Conference Summary

Government and Markets: Toward a New Theory of Regulation
A 2008 Tobin Project Conference at White Oak

What are the best ways to structure economic regulation in an age of rapid technological change, financial crises, fraying social safety nets, globalization, and the reemergence of concentrated corporate power?

With the February 2008 conference, “Government and Markets: Toward a New Theory of Regulation,” the Tobin Project launched an ongoing conversation among leading scholars and lawmakers that is framed by this important and timely question. New thinking is urgently needed on the appropriate regulatory relationships between government and business and, by extension, the most constructive roles that markets and the state can play in our society. Over the long term, our aspiration is to inform legislative decision-making in the broad domain of economic regulation, encouraging the development of new frameworks that can meet the challenges of maintaining a vibrant market economy that serves the public interest.

Involving prominent senior academics and promising younger scholars, the February 2008 conference was centered upon two primary goals:

  1. assessing the strengths and weaknesses of reigning approaches to regulation and to the economic role of the state, and
  2. envisioning appropriate regulatory arrangements for the new century.
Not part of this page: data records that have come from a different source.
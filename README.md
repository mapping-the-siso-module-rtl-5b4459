# FPFA tile running the SISO forward recursion of a turbo decoder

A Field Programmable Function Array (FPFA) is a coarse-grained reconfigurable
array. It works like an FPGA, but its cells are word-level ALUs with small
local memories, not LUT-based logic blocks. The array is a matrix of
processor tiles. Each tile has five ALUs that a control unit reconfigures
every clock cycle. This RTL implements such an array of 25 tiles. It also
implements, as a tile program, the forward state-metric recursion of a
max-log-MAP SISO (soft-input soft-output) decoder, the core of a 3GPP turbo
decoder. One tile computes one trellis step (eight state metrics) every two
clock cycles.

The published description gives the tile's structure, the ALU datapath and
the SISO mapping. It says almost nothing about the control unit, the
communication unit, the instruction format or the network between tiles.
Those parts are this design's own, kept as simple as the SISO mapping
allows. The section "Choices made here" lists every such choice.

## Organisation

```
fpfa (NUM_TILES = 25 tiles, independent; each tile's ports brought out as arrays)
└── fpfa_tile
    ├── fpfa_comm      host commands: load memories / program, start, read back
    ├── fpfa_ctrl      sequencer with one counted loop
    │   └── fpfa_progmem   program memory, 32 instructions
    ├── fpfa_crossbar  10 buses: any ALU output or memory -> any register bank or memory
    └── 5 blocks, each:
        ├── fpfa_alu        three-level ALU (uses fpfa_fn three times)
        ├── 4 x fpfa_regbank  four 20-bit registers in front of ALU inputs a, b, c, d
        └── 2 x fpfa_mem      256 x 20-bit memory with read/write address pointers
```

`fpfa_pkg` holds the sizes, number formats and configuration structs.
`siso_fwd_pkg` builds the SISO program. The tiles of `fpfa` share nothing
but the clock and reset. The network that would connect them is not
specified, so each tile's host port and the two ends of its east-west ALU
chain are ports of the top.

## Number formats

Every word outside the ALU is 20 bits, sign-magnitude: bit 19 is the sign
and bits 18:0 are the magnitude. This covers registers, memories, crossbar
buses and the ALU inputs and outputs. Inside the ALU the adders use two's
complement and the multiplier uses magnitudes. This mix matters in three
places:

* **Level 1 saturates.** f1, f2 and f3 compute in 21 bits. They clamp the
  result to ±(2^19 − 1), the range a 20-bit sign-magnitude word can hold.
  Z1 therefore always fits a word.
* **40-bit values leave as two words.** A level-3 result is converted to a
  sign plus a magnitude, and the magnitude saturates at 38 bits. The high
  word is `{sign, mag[37:19]}` and the low word is `{sign, mag[18:0]}`. A
  value that fits one word comes out exactly as the low word. The `cd`
  operand of level 3 is the reverse: the sign of c with the magnitude
  `{c[18:0], d[18:0]}`.
* **Everything else wraps.** The multiplier takes two 19-bit magnitudes and
  XORs their signs. The level-2 and level-3 adders wrap at 40 bits.

## The ALU (`fpfa_alu`)

The ALU is purely combinational. Its four inputs come from the register
banks, and its two outputs go back into the crossbar.

| level | operation | selections |
|---|---|---|
| 1 | Z1 = f3(f1(a, b), f2(c, d)) | each f: 0, ±x, ±y, \|·\| of those, x+y, min, max, with optional negation of either operand and abs of the result |
| 2 | Z2 = X·Y ± E, or Z2 = Z1 when `l2_en` = 0 (bypass) | X ∈ {a, c, d, b}; Y ∈ {c, a, b, d, Z1}; E ∈ {0, c, d, east} |
| 3 | o1 = B + Z2, o2 = B − Z2 (butterfly) | B ∈ {0, c, d, cd} |
| out | out1, out2 ∈ {o1 high, o1 low, o2 high, o2 low} | |

Z2 also drives `west`. ALU i's `east` input is ALU i+1's `west`, so a
product can be accumulated along the chain within the same cycle. The
multiplexer inputs follow the published datapath drawing. The reading of
the level-2 equation (± applied to E) is this design's.

## Programming a tile

Each clock cycle the control unit issues one `instr_t`, 602 bits wide. The
instruction is the whole tile configuration for that cycle:

* `alu[5]`: the `alu_cfg_t` of every ALU.
* `rd_addr[5][4]`: the register each bank presents to its ALU input.
* `bus[10]`: for each crossbar bus, an enable and a source. Sources 0..9
  are ALU outputs (`alu*2 + out`); sources 10..19 are memory read ports.
* `rwr[5][4]`: for each register bank, a write enable, the register to
  write and the bus to take the data from.
* `mem[10]`: for each memory, a write enable, the bus to write from, a
  read-pointer operation, a write-pointer operation and an 8-bit immediate
  address.
* `loop_end`, `loop_to` and `halt` for the sequencer.

**Timing.** Register and memory reads are combinational. The ALUs compute
within the cycle, and the writes selected by the crossbar happen at the
next rising edge. A value produced in cycle t is therefore an operand in
cycle t+1. A register that is read and written in the same cycle gives its
old value.

**Memory pointers.** Each memory has a read pointer and a write pointer.
Each pointer has five operations:

* hold;
* access then increment;
* access then decrement;
* access the immediate address, then continue upward from it;
* access the immediate address, then continue downward from it.

Writing with increment and later reading with decrement gives the FIFO
store and last-in-first-out read-back that the forward and backward SISO
recursions use. Pointers are 8 bits and wrap around.

**Sequencer.** A `start` loads the loop counter and begins at word 0. A word
with `loop_end` set jumps to `loop_to` while the counter is above 1, so the
body runs `loop_count` times (0 counts as 1). A word with `halt` set is not
executed: `busy` falls and `done` pulses for one cycle.

## The SISO forward recursion on one tile (`siso_fwd_pkg`)

For k = 1..m, with inputs L[k−1] and P[k−1] and LP = L + P, each step
computes

```
A0',A4' = LBut(A0, A1, 0,  LP)     A1',A5' = LBut(A2, A3, L,  P )
A2',A6' = LBut(A4, A5, P,  L )     A3',A7' = LBut(A6, A7, LP, 0 )
LBut(X, Y, H, D) = ( max(X+H, Y+D), max(Y+H, X+D) )
```

ALU j (j = 0..3) owns butterfly j. It produces one max-of-two-sums per
cycle in level 1, with levels 2 and 3 bypassed, and its result leaves on
out1. The fifth ALU adds L + P. Memory i (i = 0..7) holds row A[i][·].
Memories 8 and 9, which belong to the fifth block, hold L and P.

**Register layout.** A step reads register set s = k mod 2 and writes
set 1 − s, so the banks ping-pong between steps. For ALU j:

| bank | entry 2s | entry 2s+1 | other entries |
|---|---|---|---|
| a | X | Y | set 1−s |
| c | Y | X | set 1−s |
| b | H at entry s | | |
| d | D at entry s | | |

Reading address 2s from banks a and c gives (X, Y), which yields
max(X+H, Y+D). Reading 2s+1 gives (Y, X), which yields max(Y+H, X+D). The
two halves of a butterfly thus differ only in one read address. ALU 0 needs
no H and ALU 3 no D, because f1 or f2 simply passes its left operand.

**Two-cycle schedule.** Every new metric A'[i] goes to bank a and bank c of
the ALU that reads it next. Each bank has one write port. The two metrics a
bank needs, A'[2t] and A'[2t+1], must therefore be produced in different
cycles. ALUs 0 and 2 produce their first half in the even cycle, and ALUs 1
and 3 their second half:

| cycle | ALU0 | ALU1 | ALU2 | ALU3 | ALU4 | memories |
|---|---|---|---|---|---|---|
| even | A0' | A5' | A2' | A7' | — | store A0',A5',A2',A7'; fetch L[k], P[k] into set 1−s |
| odd | A4' | A1' | A6' | A3' | L+P → set 1−s | store A4',A1',A6',A3' |

**Program shape.** Words 0 and 1 load column 0 and L[0], P[0] into set 0.
Words 2 to 5 are the loop body, covering two steps. Word 6 is the halt. Start
the tile with loop count m/2. The run takes 2 + 2m cycles plus the halt
word. Column k is stored at address k mod 256 of memories 0..7. When
m = 256, column 256 therefore overwrites column 0.

## Host interface (`fpfa_comm`)

The host port is a valid/ready command port. `cmd_t` carries an op, a
memory number, an address, a data word and an instruction. There are four
commands:

| command | action |
|---|---|
| `CMD_WR_MEM` | write a word into memory `sel` |
| `CMD_RD_MEM` | read a word; `rsp_valid`/`rsp_data` arrive one cycle later |
| `CMD_WR_PROG` | write a program word |
| `CMD_START` | run the program, with loop count `wdata` |

`cmd_ready` is low while a program runs. An assertion checks that a host
holds a command until it is accepted. `done_irq` pulses when a program ends.
To run the SISO on a tile:

1. Write the 7 program words.
2. Write A[i][0] at address 0 of memory i.
3. Write L[k] and P[k] at address k of memories 8 and 9.
4. Send `CMD_START` with m/2.
5. Wait for `done_irq`, then read the metrics back.

## Capacity and speed

* **Block length.** A block may hold at most 256 steps and must be even.
  The limit comes from the 256-word memories. The evenness comes from the
  two-step loop body.
* **Forward recursion time.** It takes 2m + 3 cycles: 515 cycles for
  m = 256.
* **Longer blocks do not fit.** A block of m = 5002 would need 5002 words
  per metric memory, against the 256 built. Such blocks must be split over
  several tiles, and this design has no network to do that.
* **Whole-SISO figure.** The published estimate for the complete SISO,
  backward recursion and soft output included, is 9m cycles. Only the 2m
  forward part is built here.

## Choices made here (not in the published description)

* **Instruction format.** The `instr_t` layout, the ten-bus crossbar with a
  per-bus source selector, the pointer operations, and the one-loop
  sequencer with a 32-word program memory.
* **Timing and reset.** Reads are combinational and writes happen at the
  clock edge. Reset is synchronous and active low. It clears the registers,
  pointers and control state, but not the memory arrays.
* **Arithmetic.** Level 1 saturates. The word split and the `cd` operand
  are as described under "Number formats".
* **SISO schedule.** Register allocation and schedule are this design's.
  The published mapping sketch shows a single operand row per butterfly.
  Here both metrics are stored in banks a and c, so that the second half
  of each butterfly can be formed.
* **Word width.** The SISO's 16-bit metrics and inputs are carried in
  20-bit words.

## Not included

* **Backward recursion and LLR output.** The 7m-cycle part of the SISO is
  not built because its equations and mapping are not given. The memory
  pointers support the reverse-order read-back it needs.
* **Turbo encoder, interleaver and de-interleaver.** The 3GPP turbo
  encoder's recursive coders, the interleaver and the de-interleaver are
  not built.
* **Tile network and wide arithmetic.** The network between tiles is not
  built. Neither is the extra hardware for 80-bit or floating-point numbers
  that spans several ALUs.

## Simulating

All files are SystemVerilog 2017 and simulate with plain Verilator 5. For
example, the full 25-tile test:

```
verilator --binary --timing --assert -Irtl -Itb \
  rtl/fpfa_pkg.sv rtl/siso_fwd_pkg.sv tb/fpfa_tb_pkg.sv \
  rtl/fpfa_fn.sv rtl/fpfa_alu.sv rtl/fpfa_regbank.sv rtl/fpfa_mem.sv \
  rtl/fpfa_crossbar.sv rtl/fpfa_progmem.sv rtl/fpfa_ctrl.sv rtl/fpfa_comm.sv rtl/fpfa_tile.sv rtl/fpfa.sv \
  tb/tb_fpfa.sv --top-module tb_fpfa
./obj_dir/Vtb_fpfa
```

Each testbench ends by printing `TB_RESULT checks=N failures=F`. Every
testbench also has a watchdog.

| testbench | what it checks |
|---|---|
| `tb_fpfa_fn` | all level-1 functions, random operands, saturation |
| `tb_fpfa_alu` | random configurations of all three levels against a 64-bit integer model |
| `tb_fpfa_regbank`, `tb_fpfa_mem`, `tb_fpfa_crossbar` | storage, pointer operations (FIFO, LIFO, wrap) and routing against models |
| `tb_fpfa_progmem`, `tb_fpfa_ctrl`, `tb_fpfa_comm` | program storage; word order, loop counts, done pulse; command decoding and refusal while busy |
| `tb_fpfa_tile` | SISO forward recursion with m = 2, 40 and 24 against a reference model, its cycle count, and a multiply / east-chain / butterfly program |
| `tb_fpfa` | all 25 tiles at default sizes running m = 256 at once (one tile saturating), every metric checked, then the multiply / butterfly program; counts that loop jumps, pointer wrap, refused commands, parallel running, saturation, bypass, east-chain multiply-add and butterfly each occurred |

The reference model in `tb/fpfa_tb_pkg.sv` recomputes the recursion from the
butterfly equations with plain integers, using the same saturation as level 1.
At the conference, policymakers and a multidisciplinary collection of scholars connected to share ideas, challenge some conventional wisdom, and produce an agenda for future research. Topics included determining the significance of new behavioral research on traditional political and economic models; identifying conditions conducive to regulatory successes and diagnosing the reasons for regulatory failures; generating techniques for measuring the success or failure of regulation; and providing tools for policymakers to maximize the effectiveness and efficiency of regulation.

The conference began a process of refocusing academic research agendas on both pressing policy dilemmas and larger questions about the role and capacity of government. This long-term project will involve contributions from scholars across disciplines and in all stages of their careers — from Nobel laureates to graduate students — in creating a new problem-focused academic community.

Point of Departure

Over the last fifty years, the prevailing assumptions about the role, power, and limitations of American government have undergone a dramatic transformation, at first in the academic worlds of economic and political theory, and then in the broader polity.